Security forces in Islamic countries are bracing for a day of anti-western fury, with international protests planned against a YouTube video ridiculing Muslims and French cartoons mocking the prophet Muhammad


Islamic countries brace for anti-west protests | World news | guardian.co.uk


----------



## expatagogo (May 31, 2010)

Considering it's the west that feeds most of these countries (Egypt, Pakistan, etc.), you'd think they'd find another way instead of ... biting the hand (yeah, I said it) ... particularly with rising food prices and expected shortages across the globe.

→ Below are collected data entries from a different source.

- The FFT is checked against a floating-point DFT within a few LSB, not
  bit-exactly against the vendor core.
- The end-to-end test uses an ideal channel: no noise, no multipath, no
  sampling-rate error. Only the closed-loop phase adds a carrier offset, a
  pure one. It shows that the chain is functionally right. It does not measure the bit
  error rate at low SNR.
- Nothing has been placed, routed or run on hardware.
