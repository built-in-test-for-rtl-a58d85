# Self-test for balanced pipelines with a displacement-compensating pattern generator

Classic BILBO self-test puts a test-pattern register in front of every
combinational block and a signature register behind it. In a pipelined data
path that means converting almost every register, which costs area and adds
delay to every stage. The idea used here is different. If every path from a
given input register to a given output crosses the same number of pipeline
registers (the structure is *balanced*), the whole pipeline can be tested as
one *kernel*. Only its primary-input registers generate patterns and only its
primary-output registers compress responses. The internal pipeline registers
stay ordinary registers.

Testing through a pipeline has one catch. Input register R1 may reach the
output through two register stages while R3 reaches it directly. The output
logic then sees R1's value from two clocks ago next to R3's current value. A
plain LFSR spread over R1..R3 therefore does not give the output logic every
combination. The pattern generator in this design fixes that by placing the
registers at the right *displacement* along a single shift string. That part
is the core of the design and gets most of the room below.

## Contents

| File | Module | Role |
|---|---|---|
| `rtl/bibs_pkg.sv` | package | modes, sequential-length tables, polynomial table, the generator layout procedure |
| `rtl/bibs_tpg.sv` | `bibs_tpg` | generic generator: any kernel up to 8 registers, 8 cones, 256 flip-flops, LFSR degree 2..64 |
| `rtl/tpg_reconfig.sv` | `tpg_reconfig` | two-configuration generator for a two-cone kernel (one cone per session) |
| `rtl/bilbo_reg.sv` | `bilbo_reg` | BILBO register used as a signature register (MISR) |
| `rtl/bist_ctrl.sv` | `bist_ctrl` | session sequencer: seed, run NPAT patterns, hold the signature |
| `rtl/dp_c5a2m.sv` etc. | `dp_c5a2m`, `dp_c3a2m`, `dp_c4a4m` | three pipelined 8-bit filter data paths (kernel logic only) |
| `rtl/bist_c5a2m.sv` etc. | `bist_c5a2m`, `bist_c3a2m`, `bist_c4a4m` | each data path with its generator, signature register(s) and controller |
| `rtl/bibs_top.sv` | `bibs_top` | the three self-testable data paths and two example generators side by side |

The three data paths are:

| Circuit | Function (8 bits, mod 256) | Depth | Generator | BILBO registers | Default patterns |
|---|---|---|---|---|---|
| c5a2m | o = (a+b)(c+d) + (e+f)(g+h) | 2 | 64 flip-flops, 64-stage LFSR | 9 | 7300 |
| c3a2m | o = ((a+b)c + d)e + f | 4 | 48 flip-flops, 48-stage LFSR | 7 | 9240 |
| c4a4m | o = a(f+g) + e(b+c), p = d(b+c) + h(f+g) | 2 | 64 flip-flops over 56 labels, 48-stage LFSR | 10 | 19120 |

The default pattern counts are the counts reported for 100% stuck-at fault
coverage of these circuits.

## The pattern generator

### Why displacement works

Take a type-1 LFSR, with external XOR feedback into stage 1 and the other
stages shifting 1 → 2 → 3 …. Stage *k* at time *t* holds what stage *k−1* held
at time *t−1*. So a register placed *d* stages further along the string shows
the same bit stream *d* clocks later. Suppose register R_j is *s* pipeline
stages further from the output than R_i. Moving R_j *s* stages *ahead* of
where it would otherwise sit cancels that delay. At the output, the
combination of all registers is then one contiguous window of the LFSR
sequence, taken at one instant. A window of at most *M* stages of a
maximal-length degree-*M* LFSR runs through all non-zero values in 2^M − 1
clocks. The kernel therefore gets every functional input combination except
all-zero. This design calls that *functionally exhaustive*.

### Labels

Every flip-flop in the string gets a label `L_k`:

* `L_1 .. L_M` are the LFSR stages. `L_1` takes the XOR feedback.
* A flip-flop labelled `L_k` (k > 1) is fed by the flip-flop labelled
  `L_(k−1)`.
* Two flip-flops may share a label. Both are then fed from the same source
  and always hold the same bit. This lets two registers overlap when one must
  sit *earlier* than its neighbour.
* Labels above `M` are plain shift stages. They extend the string without
  enlarging the LFSR.
* Flip-flops that belong to no register fill gaps. They separate two
  registers that must be further apart.

### The layout procedure (`bibs_pkg::tpg_plan_all`)

The procedure runs at elaboration as a constant function. Its inputs are the
register widths and, for each output cone *x* and register *i*, the
sequential length `s[x][i]`: the number of registers between R_i and cone
*x*'s output, or `NO_DEP` (−1) if the cone does not use R_i. It proceeds in
four steps:

1. R_1's cells get labels 1..w_1.
2. For each later register R_i, and each earlier register R_j that shares a
   cone with it, the required offset is the largest `s[x][j] − s[x][i]` over
   the shared cones. That offset is added to R_j's last label and compared
   with R_(i−1)'s last label. The largest such difference, δ, decides where
   R_i goes:
   * δ > 0: insert δ separating flip-flops before R_i.
   * δ < 0: R_i's first |δ| cells share labels with the end of R_(i−1).
   * If R_i shares no cone with any earlier register, δ = 0.
3. The LFSR degree M is the largest *logical span* of any cone. This is the
   distance in labels from the cone's first register to the end of its last
   register, corrected by the difference in their sequential lengths.
4. If M is larger than the largest label used, shift stages are appended up
   to label M. The string length therefore is the largest label, or M if
   that is larger.

A register may have to move further back than the register before it is
wide. Its first labels then fall below 1, and the LFSR would start before
R_1. The procedure then renumbers all labels so that the smallest is 1. For
example, take two 4-bit registers where R2 is five stages further from the
output. R2 gets L1..L4, R1 gets L2..L5, and three labels are shared. A
kernel the procedure cannot lay out (no cone, M outside 2..64, or more than
256 flip-flops) sets an error flag, and elaboration stops with an error.

`bibs_tpg` builds one flip-flop per string position:

* A flip-flop labelled 1 takes the feedback.
* Every other flip-flop takes the output of the last flip-flop carrying the
  previous label.

The feedback taps are `L_M ⊕ L_(M−e)` for every `x^e` term of the
polynomial. With this convention, x^12+x^7+x^4+x^3+1 taps L5, L8, L9 and L12.

### Worked layouts (checked by `tb/tb_bibs_tpg.sv`; the c4a4m row by `tb/tb_bist_c4a4m.sv`)

| Kernel (register widths; sequential lengths per cone) | Flip-flops | LFSR M |
|---|---|---|
| 3×4 bits; lengths 2,1,0 | 14 (one separator before R2 and one before R3) | 12 |
| 3×4 bits; lengths 1,2,0 | 14 (R2 overlaps R1 by one label) | 12 |
| 2×4 bits; lengths 0,5 | 11 (R2 ahead of R1, three shared labels) | 8 |
| 2×4 bits, 2 cones: (2,0) and (1,0) | 10 | 9 |
| 2×4 bits, 2 cones: (2,0) and (0,1) | 11 | 11 |
| 3×4 bits, 3 cones: (2,0,·), (0,·,1), (·,1,0) | 16 | 16 |
| the same kernel, registers taken in another order: (2,·,0), (0,1,·), (·,0,1) | 12, with two shared labels | 8 |
| c4a4m: cones (a,b,c,e,f,g) and (b,c,d,f,g,h), all length 2 | 64 over 56 labels (d and e share) | 48 |

For kernels with several cones, each cone only needs exhaustive patterns on
its *own* inputs. M can then be smaller than the total input width. In the
c4a4m example, 64 input bits are tested by a degree-48 LFSR. This is the
*functionally pseudo-exhaustive* case.

### Parameters of `bibs_tpg`

* `NREG`: the number of registers.
* `REG_W`: the register widths. Register 1 sits at the LSB end of `d_in`/`q`,
  and each register's first cell is the MSB of its field.
* `NCONE`: the number of cones.
* `SEQ`: the sequential-length table. Build it with the package's
  `tab1/tab2/tab3` and `row2/row3/row8` helpers.
* `POLY`: the polynomial. `0` picks the built-in primitive polynomial of
  degree M.

The built-in table covers degrees 2–64. All of its polynomials were checked
to be primitive.

### The two-configuration generator (`tpg_reconfig`)

A two-cone kernel may need one large LFSR (11 stages) to cover both cones at
once. Testing each cone separately with an 8-stage LFSR takes about 2×2^8
clocks instead of 2^11. `tpg_reconfig` has two control multiplexers, selected
by `cone_sel`. They re-route the feed of R2 (two stages behind R1, or sharing
R1's last label) and the last two feedback taps. Each setting gives one cone
all 255 non-zero patterns.

## Modes and the self-test session

The generator and the signature registers share one 2-bit mode
(`bibs_pkg::bilbo_mode_e`):

| Mode | Code | Generator | Signature register |
|---|---|---|---|
| scan | 00 | one serial chain | serial chain |
| reset | 01 | load the seed (L1 = 1, rest 0) | clear to 0 |
| test | 10 | produce one pattern per clock | MISR: `{fb, q[W-1:1]} ^ d` |
| normal | 11 | register cells load `d_in`, extra flip-flops hold | load `d` |

`bist_ctrl` runs a session as follows:

1. Hold `bist_start` high.
2. Seed phase: one clock, in which the generator is seeded and the signature
   register is cleared.
3. Run phase: NPAT + FLUSH clocks in test mode. The signature register stays
   cleared for the first FLUSH = pipeline-depth clocks, until real patterns
   reach the output.
4. `bist_done` rises. The outputs (`o`, and `p` for c4a4m) hold the signature.
5. Drop `bist_start` to return to normal operation.

A session takes 1 + NPAT + depth clocks. With NPAT = 2^M − 1, this is the
exhaustive test time 2^M − 1 + depth, plus one seed clock.

Outside a session, `scan_en` turns the generator and the signature
register(s) into one chain: `scan_in → generator → signature register(s) →
scan_out`.

## Simulating

Every testbench checks itself and ends with a `TB_RESULT checks=… failures=…`
line. With Verilator 5:

```
verilator --binary --assert --top-module tb_bibs_top -Irtl -Itb \
    rtl/bibs_pkg.sv tb/tb_model_pkg.sv rtl/*.sv tb/tb_bibs_top.sv -o tb
./obj_dir/tb
```

`tb_bibs_top` runs the whole design at its default sizes, which takes well
under a second. It covers:

* normal operation of all three data paths;
* all three full-length sessions (7300, 9240 and 19120 patterns), with each
  signature compared to an independent bit-level model in
  `tb/tb_model_pkg.sv`;
* the return to normal operation after the sessions;
* scan of every chain;
* the example generator over its full 4095-pattern cycle;
* the two-configuration generator in both settings.

The other testbenches cover one module each:

| Testbench | What it checks |
|---|---|
| `tb_bibs_tpg` | seven kernel layouts: labels, M, period, patterns per cone |
| `tb_tpg_reconfig` | the two-configuration generator |
| `tb_bilbo_reg` | the BILBO register |
| `tb_bist_ctrl` | the session sequencer |
| `tb_dp_*` | the data paths against arithmetic models |
| `tb_bist_*` | each self-testable data path |

## Departures and choices

* **Random vs LFSR patterns.** The published coverage numbers for the three
  circuits were obtained with random patterns. The LFSR patterns used here
  are different, so the default counts (7300 / 9240 / 19120) are taken over
  as-is, and the fault coverage they give has not been measured.
* **c4a4m layout.** The layout procedure lets registers d and e share labels,
  because they feed different cones. The result is a 48-stage LFSR plus 8
  shift stages for h.
* **Arithmetic.** Adder carries and the upper half of each product are
  dropped, so all data stays 8 bits wide.
* **Pipeline structure.** The placement of the pipeline registers in each
  data path was read from drawings:
  * c5a2m and c4a4m: adders, then multipliers.
  * c3a2m: one stage per operation, with delay registers on c, d, e and f.
* **Own choices.** The following are this design's own and not from the
  source:
  * the mode encoding;
  * the seed;
  * the asynchronous resets;
  * the hold behaviour of the extra flip-flops;
  * the session controller (it is only named there);
  * the scan order;
  * the level-sensitive start.
* **Polynomials.** Degrees 8, 9, 11, 12 and 16 match the drawn examples. The
  other degrees come from a standard table of maximal-length LFSRs.

## Limits

* The layout procedure supports up to 8 registers, 8 cones, 256
  flip-flops and LFSR degrees 2..64.
* The all-zero pattern is never applied. A complete (de Bruijn) LFSR would
  add it, but one is not provided.
* The example kernels' combinational blocks are not specified, so only their
  generators are built. The same holds for a concurrent BILBO for
  self-loops, the test scheduler, and the CAD flow.
* Fully exhaustive tests of the three data paths (2^64 − 1 or 2^48 − 1
  patterns) are supported structurally. They are not practical to run.
* The signature registers are 8 bits wide, so aliasing is about 1 in 256.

My American friends are screaming all across facebook (yeah, I know that's not the ultimate measure, but still) that ALL foreign aid should be cut off and used domestically, instead. And it's an election year.

This will not end well.


----------



## MaidenScotland (Jun 6, 2009)

#Muhammad - When They Insult Our Prophet (PBUH) - YouTube!


----------



## MaidenScotland (Jun 6, 2009)

expatagogo said:


> Considering it's the west that feeds most of these countries (Egypt, Pakistan, etc.), you'd think they'd find another way instead of ... biting the hand (yeah, I said it) ... particularly with rising food prices and expected shortages across the globe.
> 
> My American friends are screaming all across facebook (yeah, I know that's not the ultimate measure, but still) that ALL foreign aid should be cut off and used domestically, instead. And it's an election year.
> 
> This will not end well.




No it wont..as I said I had a big fall out with an American friend last week, me trying to say that not all Muslims feel this way.. her view was It doesn't look like it.


----------



## Sonrisa (Sep 2, 2010)

expatagogo said:


> Considering it's the west that feeds most of these countries (Egypt, Pakistan, etc.), you'd think they'd find another way instead of ... biting the hand (yeah, I said it) ... particularly with rising food prices and expected shortages across the globe.
> 
> My American friends are screaming all across facebook (yeah, I know that's not the ultimate measure, but still) that ALL foreign aid should be cut off and used domestically, instead. And it's an election year.
> 
> This will not end well.


i was under the impression that AID didnt exactly go into feeding the population of these countries. If some closes the tap, peace as we've known it will be over


----------



## Qsw (Feb 1, 2012)

Which tap? In what way is the West "feeding" Egypt and Pakistan? Aid amounts are likely almost irrelevant considering the size of the Egyptian economy.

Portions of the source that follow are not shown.